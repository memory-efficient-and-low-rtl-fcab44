// lift53_core: one 5/3 lifting step on a pair of samples (combinational).
//
// A line x[0..L-1] (a row or a column) arrives as pairs (a, b) = (x[2k], x[2k+1]).
// The reversible 5/3 lifting of JPEG 2000 is
//   predict: d[k] = x[2k+1] - floor((x[2k] + x[2k+2]) / 2)     (high band)
//   update : s[k] = x[2k]   + floor((d[k-1] + d[k] + 2) / 4)   (low band)
// d[k] needs the first sample of the next pair, so the pair arriving as step k
// completes the coefficients of pair k-1: the unit is one pair behind its
// input, which keeps it causal without a look-ahead buffer.
//
// The line state is folded into two words so that a line needs only two
// storage words and four adders:
//   P = 2*x[2k-1] + 1 - x[2k-2]        then d[k-1] = floor((P - x[2k]) / 2)
//   Q = 4*x[2k-2] + 2 + d[k-2]         then s[k-1] = floor((Q + d[k-1]) / 4)
// The factors 2 and 4 and the constants 1 and 2 are wiring (concatenation),
// the divisions are Hardwired Scaling Units, so there is no shifter and no
// multiplier. The longest path is two adders (A1 then A2).
//
// Boundaries use zero extension: samples outside the line are 0. A line
// starts from P = 1, Q = 2 (dwt_pkg::P_INIT/Q_INIT). When 'first' is set, (a, b)
// start a new line; the step then emits the last pair of the previous line
// (computed with x[L] = 0: d = floor(P/2)) and loads the new line's state,
// including d[-1] = floor((1 - x[0]) / 2) = -floor(x[0]/2).
//
// Zero extension, the 1/2 and 1/4 factors and the adder-only datapath follow
// the published description; the folded P/Q state and the one-pair output delay are this
// design's choices.
//
// Widths: samples are W bits, coefficients W+1 bits (exact for one level),
// state words W+3 bits.
module lift53_core #(
  parameter int unsigned W = 8
) (
  input  logic                first,  // (a, b) is the first pair of a new line
  input  logic signed [W-1:0] a,      // x[2k]
  input  logic signed [W-1:0] b,      // x[2k+1]
  input  logic signed [W+2:0] p_st,   // state P of the line before this pair
  input  logic signed [W+2:0] q_st,   // state Q of the line before this pair
  output logic signed [W:0]   s_o,    // low coefficient s[k-1] (or last s of old line)
  output logic signed [W:0]   d_o,    // high coefficient d[k-1] (or last d of old line)
  output logic signed [W+2:0] p_nx,   // state P after this pair
  output logic signed [W+2:0] q_nx    // state Q after this pair
);

  localparam int unsigned IW = W + 4;   // internal width, no overflow possible

  typedef logic signed [IW-1:0] iword_t;

  iword_t a_x, b2p1, a4p2, p_sel;
  iword_t a1, a2, a3, a4;
  iword_t d_cur, d_flush, d_out, s_out;
  iword_t unused_q1, unused_q2, unused_h3;

  assign a_x   = iword_t'(a);
  assign b2p1  = iword_t'($signed({b, 1'b1}));         // 2b + 1 (wiring)
  assign a4p2  = iword_t'($signed({a, 2'b10}));        // 4a + 2 (wiring)
  assign p_sel = first ? iword_t'(dwt_pkg::P_INIT) : iword_t'(p_st);

  // Adder 1: predict residue
  assign a1 = p_sel - a_x;
  hsu #(.W(IW)) u_hsu_pred  (.x(a1),               .half(d_cur),   .quarter(unused_q1));
  hsu #(.W(IW)) u_hsu_flush (.x(iword_t'(p_st)),   .half(d_flush), .quarter(unused_q2));

  assign d_out = first ? d_flush : d_cur;

  // Adder 2: update
  assign a2 = iword_t'(q_st) + d_out;
  hsu #(.W(IW)) u_hsu_upd (.x(a2), .half(unused_h3), .quarter(s_out));

  // Adders 3 and 4: next state
  assign a3 = b2p1 - a_x;
  assign a4 = a4p2 + d_cur;

  assign s_o  = s_out[W:0];
  assign d_o  = d_out[W:0];
  assign p_nx = a3[W+2:0];
  assign q_nx = a4[W+2:0];

endmodule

== == ==

Goal of the exercise: Copy out the data shown above in full. Match it exactly.

Exercise response:
repository memory-efficient-and-low-rtl-fcab44
// lift53_core: one 5/3 lifting step on a pair of samples (combinational).
//
// A line x[0..L-1] (a row or a column) arrives as pairs (a, b) = (x[2k], x[2k+1]).
// The reversible 5/3 lifting of JPEG 2000 is
//   predict: d[k] = x[2k+1] - floor((x[2k] + x[2k+2]) / 2)     (high band)
//   update : s[k] = x[2k]   + floor((d[k-1] + d[k] + 2) / 4)   (low band)
// d[k] needs the first sample of the next pair, so the pair arriving as step k
// completes the coefficients of pair k-1: the unit is one pair behind its
// input, which keeps it causal without a look-ahead buffer.
//
// The line state is folded into two words so that a line needs only two
// storage words and four adders:
//   P = 2*x[2k-1] + 1 - x[2k-2]        then d[k-1] = floor((P - x[2k]) / 2)
//   Q = 4*x[2k-2] + 2 + d[k-2]         then s[k-1] = floor((Q + d[k-1]) / 4)
// The factors 2 and 4 and the constants 1 and 2 are wiring (concatenation),
// the divisions are Hardwired Scaling Units, so there is no shifter and no
// multiplier. The longest path is two adders (A1 then A2).
//
// Boundaries use zero extension: samples outside the line are 0. A line
// starts from P = 1, Q = 2 (dwt_pkg::P_INIT/Q_INIT). When 'first' is set, (a, b)
// start a new line; the step then emits the last pair of the previous line
// (computed with x[L] = 0: d = floor(P/2)) and loads the new line's state,
// including d[-1] = floor((1 - x[0]) / 2) = -floor(x[0]/2).
//
// Zero extension, the 1/2 and 1/4 factors and the adder-only datapath follow
// the published description; the folded P/Q state and the one-pair output delay are this
// design's choices.
//
// Widths: samples are W bits, coefficients W+1 bits (exact for one level),
// state words W+3 bits.
module lift53_core #(
  parameter int unsigned W = 8
) (
  input  logic                first,  // (a, b) is the first pair of a new line
  input  logic signed [W-1:0] a,      // x[2k]
  input  logic signed [W-1:0] b,      // x[2k+1]
  input  logic signed [W+2:0] p_st,   // state P of the line before this pair
  input  logic signed [W+2:0] q_st,   // state Q of the line before this pair
  output logic signed [W:0]   s_o,    // low coefficient s[k-1] (or last s of old line)
  output logic signed [W:0]   d_o,    // high coefficient d[k-1] (or last d of old line)
  output logic signed [W+2:0] p_nx,   // state P after this pair
  output logic signed [W+2:0] q_nx    // state Q after this pair
);

  localparam int unsigned IW = W + 4;   // internal width, no overflow possible

  typedef logic signed [IW-1:0] iword_t;

  iword_t a_x, b2p1, a4p2, p_sel;
  iword_t a1, a2, a3, a4;
  iword_t d_cur, d_flush, d_out, s_out;
  iword_t unused_q1, unused_q2, unused_h3;

  assign a_x   = iword_t'(a);
  assign b2p1  = iword_t'($signed({b, 1'b1}));         // 2b + 1 (wiring)
  assign a4p2  = iword_t'($signed({a, 2'b10}));        // 4a + 2 (wiring)
  assign p_sel = first ? iword_t'(dwt_pkg::P_INIT) : iword_t'(p_st);

  // Adder 1: predict residue
  assign a1 = p_sel - a_x;
  hsu #(.W(IW)) u_hsu_pred  (.x(a1),               .half(d_cur),   .quarter(unused_q1));
  hsu #(.W(IW)) u_hsu_flush (.x(iword_t'(p_st)),   .half(d_flush), .quarter(unused_q2));

  assign d_out = first ? d_flush : d_cur;

  // Adder 2: update
  assign a2 = iword_t'(q_st) + d_out;
  hsu #(.W(IW)) u_hsu_upd (.x(a2), .half(unused_h3), .quarter(s_out));

  // Adders 3 and 4: next state
  assign a3 = b2p1 - a_x;
  assign a4 = a4p2 + d_cur;

  assign s_o  = s_out[W:0];
  assign d_o  = d_out[W:0];
  assign p_nx = a3[W+2:0];
  assign q_nx = a4[W+2:0];

endmodule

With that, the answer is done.